◆ What the task asks ◆
Beginning with the line below that contains "for (int t = 0; t < 300; t++) begin" and ending with the line that contains "the default size.", copy every line exactly. Copy nothing else.

Stored items:
◇ ◇ ◇ ◇ ◇ ◇ ◇
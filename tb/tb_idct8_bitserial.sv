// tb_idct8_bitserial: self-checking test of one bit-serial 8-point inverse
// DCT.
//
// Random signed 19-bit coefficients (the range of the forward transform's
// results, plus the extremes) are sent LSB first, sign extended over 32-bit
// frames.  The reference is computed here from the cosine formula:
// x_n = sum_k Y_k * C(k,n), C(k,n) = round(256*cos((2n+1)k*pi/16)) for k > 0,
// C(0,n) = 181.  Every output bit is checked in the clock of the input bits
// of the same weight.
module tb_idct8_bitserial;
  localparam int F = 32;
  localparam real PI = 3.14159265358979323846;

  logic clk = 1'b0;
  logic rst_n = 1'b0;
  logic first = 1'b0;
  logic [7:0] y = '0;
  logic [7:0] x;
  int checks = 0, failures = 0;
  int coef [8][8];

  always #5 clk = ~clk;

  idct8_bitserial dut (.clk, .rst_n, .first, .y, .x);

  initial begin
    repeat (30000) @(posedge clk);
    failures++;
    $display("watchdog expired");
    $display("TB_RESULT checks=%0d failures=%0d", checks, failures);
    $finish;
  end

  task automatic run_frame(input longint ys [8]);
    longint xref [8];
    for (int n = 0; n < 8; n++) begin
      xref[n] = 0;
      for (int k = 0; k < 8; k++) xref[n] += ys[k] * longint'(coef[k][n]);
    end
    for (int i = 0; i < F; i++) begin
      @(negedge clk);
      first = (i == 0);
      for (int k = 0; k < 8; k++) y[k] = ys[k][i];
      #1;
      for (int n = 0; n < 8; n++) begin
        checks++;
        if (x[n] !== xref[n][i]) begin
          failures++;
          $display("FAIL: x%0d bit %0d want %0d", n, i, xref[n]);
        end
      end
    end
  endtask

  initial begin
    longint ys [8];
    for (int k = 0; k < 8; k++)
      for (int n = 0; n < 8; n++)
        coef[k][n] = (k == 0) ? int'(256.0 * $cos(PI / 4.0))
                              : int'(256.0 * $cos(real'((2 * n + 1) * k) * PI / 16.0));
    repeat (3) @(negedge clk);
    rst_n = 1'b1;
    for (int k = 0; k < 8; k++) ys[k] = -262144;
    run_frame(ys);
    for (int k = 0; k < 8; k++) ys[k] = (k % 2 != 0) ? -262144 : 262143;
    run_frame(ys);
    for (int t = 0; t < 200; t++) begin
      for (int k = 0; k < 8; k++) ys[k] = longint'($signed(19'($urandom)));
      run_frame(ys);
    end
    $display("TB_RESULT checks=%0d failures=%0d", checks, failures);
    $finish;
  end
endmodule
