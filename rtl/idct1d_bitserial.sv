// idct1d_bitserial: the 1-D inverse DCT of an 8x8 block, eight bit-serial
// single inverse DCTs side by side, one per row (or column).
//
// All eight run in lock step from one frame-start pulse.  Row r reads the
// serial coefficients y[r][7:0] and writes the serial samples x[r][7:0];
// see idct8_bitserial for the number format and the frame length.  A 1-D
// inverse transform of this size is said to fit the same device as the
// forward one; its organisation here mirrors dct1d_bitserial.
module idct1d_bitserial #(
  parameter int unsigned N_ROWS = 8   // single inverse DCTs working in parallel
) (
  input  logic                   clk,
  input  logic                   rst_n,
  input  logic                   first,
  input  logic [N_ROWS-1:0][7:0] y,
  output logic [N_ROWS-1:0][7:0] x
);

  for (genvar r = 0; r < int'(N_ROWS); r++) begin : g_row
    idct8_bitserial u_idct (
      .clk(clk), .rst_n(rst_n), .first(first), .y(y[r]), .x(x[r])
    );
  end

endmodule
◇ ◇ ◇ ◇ ◇ ◇ ◇
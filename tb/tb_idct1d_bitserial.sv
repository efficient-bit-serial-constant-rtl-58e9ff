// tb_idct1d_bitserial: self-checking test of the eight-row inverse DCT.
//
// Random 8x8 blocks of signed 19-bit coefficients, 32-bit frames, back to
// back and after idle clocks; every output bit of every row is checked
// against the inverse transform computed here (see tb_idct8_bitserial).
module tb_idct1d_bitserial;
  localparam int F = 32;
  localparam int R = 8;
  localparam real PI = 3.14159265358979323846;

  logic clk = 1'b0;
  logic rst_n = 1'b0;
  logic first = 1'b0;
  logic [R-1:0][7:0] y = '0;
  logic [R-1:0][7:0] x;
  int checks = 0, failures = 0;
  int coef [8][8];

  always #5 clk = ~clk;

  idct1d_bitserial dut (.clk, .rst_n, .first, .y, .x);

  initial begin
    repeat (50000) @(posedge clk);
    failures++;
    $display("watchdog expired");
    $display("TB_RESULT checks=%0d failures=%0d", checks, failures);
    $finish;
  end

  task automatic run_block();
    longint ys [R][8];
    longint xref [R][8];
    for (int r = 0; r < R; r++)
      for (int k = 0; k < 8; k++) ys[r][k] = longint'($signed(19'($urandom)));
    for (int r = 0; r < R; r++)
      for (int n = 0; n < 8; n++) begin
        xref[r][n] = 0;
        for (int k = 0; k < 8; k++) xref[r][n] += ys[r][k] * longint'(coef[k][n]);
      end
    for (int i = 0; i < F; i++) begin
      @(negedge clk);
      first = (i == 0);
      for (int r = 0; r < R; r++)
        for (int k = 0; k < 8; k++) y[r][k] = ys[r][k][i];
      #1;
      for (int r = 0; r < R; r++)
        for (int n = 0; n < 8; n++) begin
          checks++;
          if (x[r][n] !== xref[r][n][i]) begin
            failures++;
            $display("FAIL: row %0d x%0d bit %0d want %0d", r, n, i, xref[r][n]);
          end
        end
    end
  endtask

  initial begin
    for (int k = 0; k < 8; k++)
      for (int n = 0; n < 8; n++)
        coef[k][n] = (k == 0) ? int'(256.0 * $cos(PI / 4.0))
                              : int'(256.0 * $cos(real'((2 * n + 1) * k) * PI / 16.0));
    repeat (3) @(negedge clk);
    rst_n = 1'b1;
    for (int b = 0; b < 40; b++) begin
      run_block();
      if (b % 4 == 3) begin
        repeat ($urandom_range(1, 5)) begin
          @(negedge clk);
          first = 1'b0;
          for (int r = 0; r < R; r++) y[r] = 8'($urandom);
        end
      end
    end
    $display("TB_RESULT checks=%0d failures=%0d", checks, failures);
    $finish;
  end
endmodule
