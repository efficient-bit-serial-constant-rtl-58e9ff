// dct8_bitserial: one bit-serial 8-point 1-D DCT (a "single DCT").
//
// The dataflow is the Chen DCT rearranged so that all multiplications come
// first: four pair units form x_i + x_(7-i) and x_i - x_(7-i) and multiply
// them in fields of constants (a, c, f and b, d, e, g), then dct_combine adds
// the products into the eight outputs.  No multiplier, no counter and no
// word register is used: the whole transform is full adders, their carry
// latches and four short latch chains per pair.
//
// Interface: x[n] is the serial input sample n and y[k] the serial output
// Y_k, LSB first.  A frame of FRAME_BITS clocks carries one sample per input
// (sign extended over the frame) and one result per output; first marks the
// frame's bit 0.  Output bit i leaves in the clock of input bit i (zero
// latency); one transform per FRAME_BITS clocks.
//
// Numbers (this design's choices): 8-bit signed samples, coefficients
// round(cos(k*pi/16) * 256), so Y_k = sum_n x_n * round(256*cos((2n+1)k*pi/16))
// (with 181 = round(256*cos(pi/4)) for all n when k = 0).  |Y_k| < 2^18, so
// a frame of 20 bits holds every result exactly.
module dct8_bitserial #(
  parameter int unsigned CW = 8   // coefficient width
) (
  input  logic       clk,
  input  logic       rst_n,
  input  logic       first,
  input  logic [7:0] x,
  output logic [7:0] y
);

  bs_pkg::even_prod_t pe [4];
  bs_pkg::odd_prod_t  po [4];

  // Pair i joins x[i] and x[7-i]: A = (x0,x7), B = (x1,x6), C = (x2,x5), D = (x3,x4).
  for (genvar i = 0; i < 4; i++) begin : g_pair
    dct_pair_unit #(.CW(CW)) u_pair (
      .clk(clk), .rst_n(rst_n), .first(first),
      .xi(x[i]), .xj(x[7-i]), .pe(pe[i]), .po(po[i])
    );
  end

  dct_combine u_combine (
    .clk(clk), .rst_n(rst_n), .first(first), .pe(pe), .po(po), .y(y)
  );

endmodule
◇ ◇ ◇ ◇ ◇ ◇ ◇
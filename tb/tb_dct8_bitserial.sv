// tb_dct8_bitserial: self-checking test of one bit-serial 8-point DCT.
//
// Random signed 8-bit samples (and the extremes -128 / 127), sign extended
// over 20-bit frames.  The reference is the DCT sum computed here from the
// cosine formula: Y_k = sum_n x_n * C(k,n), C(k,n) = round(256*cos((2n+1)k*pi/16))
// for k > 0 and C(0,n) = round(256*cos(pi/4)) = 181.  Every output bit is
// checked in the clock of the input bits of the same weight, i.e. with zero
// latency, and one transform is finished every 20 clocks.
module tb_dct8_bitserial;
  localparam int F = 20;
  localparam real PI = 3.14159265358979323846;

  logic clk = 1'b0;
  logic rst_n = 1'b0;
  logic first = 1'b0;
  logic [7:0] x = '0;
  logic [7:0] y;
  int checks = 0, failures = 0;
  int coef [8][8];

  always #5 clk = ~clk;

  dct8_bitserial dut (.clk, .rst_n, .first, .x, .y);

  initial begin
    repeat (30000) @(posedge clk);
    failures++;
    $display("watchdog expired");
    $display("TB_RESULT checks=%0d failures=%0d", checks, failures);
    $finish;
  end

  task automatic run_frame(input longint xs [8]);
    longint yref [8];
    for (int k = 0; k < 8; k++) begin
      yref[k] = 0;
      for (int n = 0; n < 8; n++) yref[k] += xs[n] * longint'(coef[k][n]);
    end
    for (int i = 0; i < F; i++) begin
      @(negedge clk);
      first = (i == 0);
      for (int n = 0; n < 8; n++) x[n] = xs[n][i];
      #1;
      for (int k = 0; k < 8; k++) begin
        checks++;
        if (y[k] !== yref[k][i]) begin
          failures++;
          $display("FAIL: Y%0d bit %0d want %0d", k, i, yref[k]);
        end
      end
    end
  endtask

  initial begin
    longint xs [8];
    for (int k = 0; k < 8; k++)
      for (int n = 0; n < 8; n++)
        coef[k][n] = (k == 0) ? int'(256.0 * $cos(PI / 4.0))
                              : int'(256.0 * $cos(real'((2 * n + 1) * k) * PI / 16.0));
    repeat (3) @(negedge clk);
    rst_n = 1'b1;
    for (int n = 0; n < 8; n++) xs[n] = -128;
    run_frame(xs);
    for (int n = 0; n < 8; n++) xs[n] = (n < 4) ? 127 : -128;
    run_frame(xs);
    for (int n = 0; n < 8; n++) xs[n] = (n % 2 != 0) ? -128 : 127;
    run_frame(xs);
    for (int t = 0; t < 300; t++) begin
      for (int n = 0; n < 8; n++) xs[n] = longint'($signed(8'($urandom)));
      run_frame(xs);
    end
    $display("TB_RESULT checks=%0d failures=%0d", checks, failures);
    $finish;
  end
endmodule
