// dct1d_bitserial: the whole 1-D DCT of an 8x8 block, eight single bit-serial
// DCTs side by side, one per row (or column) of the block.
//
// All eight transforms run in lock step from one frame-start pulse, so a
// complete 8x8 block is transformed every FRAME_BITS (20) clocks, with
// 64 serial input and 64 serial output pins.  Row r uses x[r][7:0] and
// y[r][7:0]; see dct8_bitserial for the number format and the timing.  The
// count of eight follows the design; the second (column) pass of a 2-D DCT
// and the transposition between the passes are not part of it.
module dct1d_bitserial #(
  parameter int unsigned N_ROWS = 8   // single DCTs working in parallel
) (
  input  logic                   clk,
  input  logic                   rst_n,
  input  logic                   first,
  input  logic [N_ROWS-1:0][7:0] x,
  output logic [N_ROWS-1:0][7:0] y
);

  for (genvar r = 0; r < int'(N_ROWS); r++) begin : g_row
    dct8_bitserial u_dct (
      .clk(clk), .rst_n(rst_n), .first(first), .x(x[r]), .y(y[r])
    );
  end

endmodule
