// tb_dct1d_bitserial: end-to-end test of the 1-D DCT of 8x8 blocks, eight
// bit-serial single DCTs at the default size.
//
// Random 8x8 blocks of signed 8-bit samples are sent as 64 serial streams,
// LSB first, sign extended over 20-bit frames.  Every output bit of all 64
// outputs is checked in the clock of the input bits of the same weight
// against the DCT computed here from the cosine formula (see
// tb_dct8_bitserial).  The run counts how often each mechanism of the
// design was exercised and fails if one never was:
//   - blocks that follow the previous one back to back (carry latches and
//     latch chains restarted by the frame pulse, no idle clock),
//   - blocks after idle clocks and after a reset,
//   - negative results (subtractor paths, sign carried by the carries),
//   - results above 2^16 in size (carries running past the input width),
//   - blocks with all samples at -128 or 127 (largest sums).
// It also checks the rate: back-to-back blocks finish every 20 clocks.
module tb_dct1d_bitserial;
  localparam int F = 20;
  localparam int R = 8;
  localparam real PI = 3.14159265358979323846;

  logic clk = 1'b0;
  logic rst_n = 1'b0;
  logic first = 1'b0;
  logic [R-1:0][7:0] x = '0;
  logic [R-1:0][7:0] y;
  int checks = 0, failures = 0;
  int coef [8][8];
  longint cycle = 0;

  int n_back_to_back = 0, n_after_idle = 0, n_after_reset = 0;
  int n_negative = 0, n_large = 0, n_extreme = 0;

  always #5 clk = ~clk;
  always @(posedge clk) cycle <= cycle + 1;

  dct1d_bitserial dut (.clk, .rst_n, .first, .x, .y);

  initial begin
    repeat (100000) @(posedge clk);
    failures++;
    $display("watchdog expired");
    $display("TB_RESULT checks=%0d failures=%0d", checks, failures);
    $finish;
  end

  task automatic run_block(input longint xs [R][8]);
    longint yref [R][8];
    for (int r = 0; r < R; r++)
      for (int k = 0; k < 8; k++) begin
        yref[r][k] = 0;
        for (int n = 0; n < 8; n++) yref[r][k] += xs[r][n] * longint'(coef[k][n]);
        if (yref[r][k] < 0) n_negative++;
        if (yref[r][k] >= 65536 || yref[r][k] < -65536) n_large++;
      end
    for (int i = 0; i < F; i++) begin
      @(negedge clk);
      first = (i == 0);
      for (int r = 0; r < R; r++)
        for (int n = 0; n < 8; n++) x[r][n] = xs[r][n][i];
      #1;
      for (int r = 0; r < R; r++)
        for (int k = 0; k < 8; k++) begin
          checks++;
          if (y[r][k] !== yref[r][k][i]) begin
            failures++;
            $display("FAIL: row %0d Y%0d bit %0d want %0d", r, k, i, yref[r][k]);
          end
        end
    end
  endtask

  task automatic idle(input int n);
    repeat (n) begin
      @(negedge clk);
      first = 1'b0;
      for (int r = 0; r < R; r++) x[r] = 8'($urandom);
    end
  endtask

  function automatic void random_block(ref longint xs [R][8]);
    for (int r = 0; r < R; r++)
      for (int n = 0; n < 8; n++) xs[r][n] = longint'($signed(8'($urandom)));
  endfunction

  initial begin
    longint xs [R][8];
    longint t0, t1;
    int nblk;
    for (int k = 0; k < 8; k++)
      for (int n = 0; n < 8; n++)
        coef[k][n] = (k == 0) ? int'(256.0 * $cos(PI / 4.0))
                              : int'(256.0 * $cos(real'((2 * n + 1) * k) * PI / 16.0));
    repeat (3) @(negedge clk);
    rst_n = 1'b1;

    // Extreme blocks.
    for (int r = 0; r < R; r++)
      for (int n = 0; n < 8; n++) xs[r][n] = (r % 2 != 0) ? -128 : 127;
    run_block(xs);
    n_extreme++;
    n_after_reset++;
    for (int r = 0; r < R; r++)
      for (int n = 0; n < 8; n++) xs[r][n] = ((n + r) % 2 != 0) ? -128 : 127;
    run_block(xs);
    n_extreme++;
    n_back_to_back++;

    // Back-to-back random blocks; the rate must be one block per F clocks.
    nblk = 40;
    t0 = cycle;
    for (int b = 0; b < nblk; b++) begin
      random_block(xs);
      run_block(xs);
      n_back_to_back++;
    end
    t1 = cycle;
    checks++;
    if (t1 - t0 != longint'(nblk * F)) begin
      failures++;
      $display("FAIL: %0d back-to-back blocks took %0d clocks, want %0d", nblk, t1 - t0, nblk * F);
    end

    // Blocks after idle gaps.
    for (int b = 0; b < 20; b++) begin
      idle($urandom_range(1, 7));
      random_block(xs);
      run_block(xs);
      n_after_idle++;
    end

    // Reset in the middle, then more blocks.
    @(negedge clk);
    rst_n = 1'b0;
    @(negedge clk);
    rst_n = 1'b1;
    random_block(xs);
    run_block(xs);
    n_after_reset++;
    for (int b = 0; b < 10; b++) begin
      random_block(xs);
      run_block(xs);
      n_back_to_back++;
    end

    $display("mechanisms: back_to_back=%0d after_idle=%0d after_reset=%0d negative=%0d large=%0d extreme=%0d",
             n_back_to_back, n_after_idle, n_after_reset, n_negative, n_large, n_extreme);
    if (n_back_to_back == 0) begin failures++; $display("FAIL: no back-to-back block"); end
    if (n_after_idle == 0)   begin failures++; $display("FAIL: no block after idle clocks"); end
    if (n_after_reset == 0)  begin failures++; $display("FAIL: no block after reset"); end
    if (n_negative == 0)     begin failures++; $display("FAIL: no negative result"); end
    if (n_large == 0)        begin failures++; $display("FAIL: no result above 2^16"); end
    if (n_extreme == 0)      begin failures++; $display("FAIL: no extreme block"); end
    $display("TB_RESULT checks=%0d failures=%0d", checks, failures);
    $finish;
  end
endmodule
◇ ◇ ◇ ◇ ◇ ◇ ◇
◆ Solution to this problem ◆
    for (int t = 0; t < 300; t++) begin
      for (int n = 0; n < 8; n++) xs[n] = longint'($signed(8'($urandom)));
      run_frame(xs);
    end
    $display("TB_RESULT checks=%0d failures=%0d", checks, failures);
    $finish;
  end
endmodule
// dct1d_bitserial: the whole 1-D DCT of an 8x8 block, eight single bit-serial
// DCTs side by side, one per row (or column) of the block.
//
// All eight transforms run in lock step from one frame-start pulse, so a
// complete 8x8 block is transformed every FRAME_BITS (20) clocks, with
// 64 serial input and 64 serial output pins.  Row r uses x[r][7:0] and
// y[r][7:0]; see dct8_bitserial for the number format and the timing.  The
// count of eight follows the design; the second (column) pass of a 2-D DCT
// and the transposition between the passes are not part of it.
module dct1d_bitserial #(
  parameter int unsigned N_ROWS = 8   // single DCTs working in parallel
) (
  input  logic                   clk,
  input  logic                   rst_n,
  input  logic                   first,
  input  logic [N_ROWS-1:0][7:0] x,
  output logic [N_ROWS-1:0][7:0] y
);

  for (genvar r = 0; r < int'(N_ROWS); r++) begin : g_row
    dct8_bitserial u_dct (
      .clk(clk), .rst_n(rst_n), .first(first), .x(x[r]), .y(y[r])
    );
  end

endmodule
// tb_dct1d_bitserial: end-to-end test of the 1-D DCT of 8x8 blocks, eight
// bit-serial single DCTs at the default size.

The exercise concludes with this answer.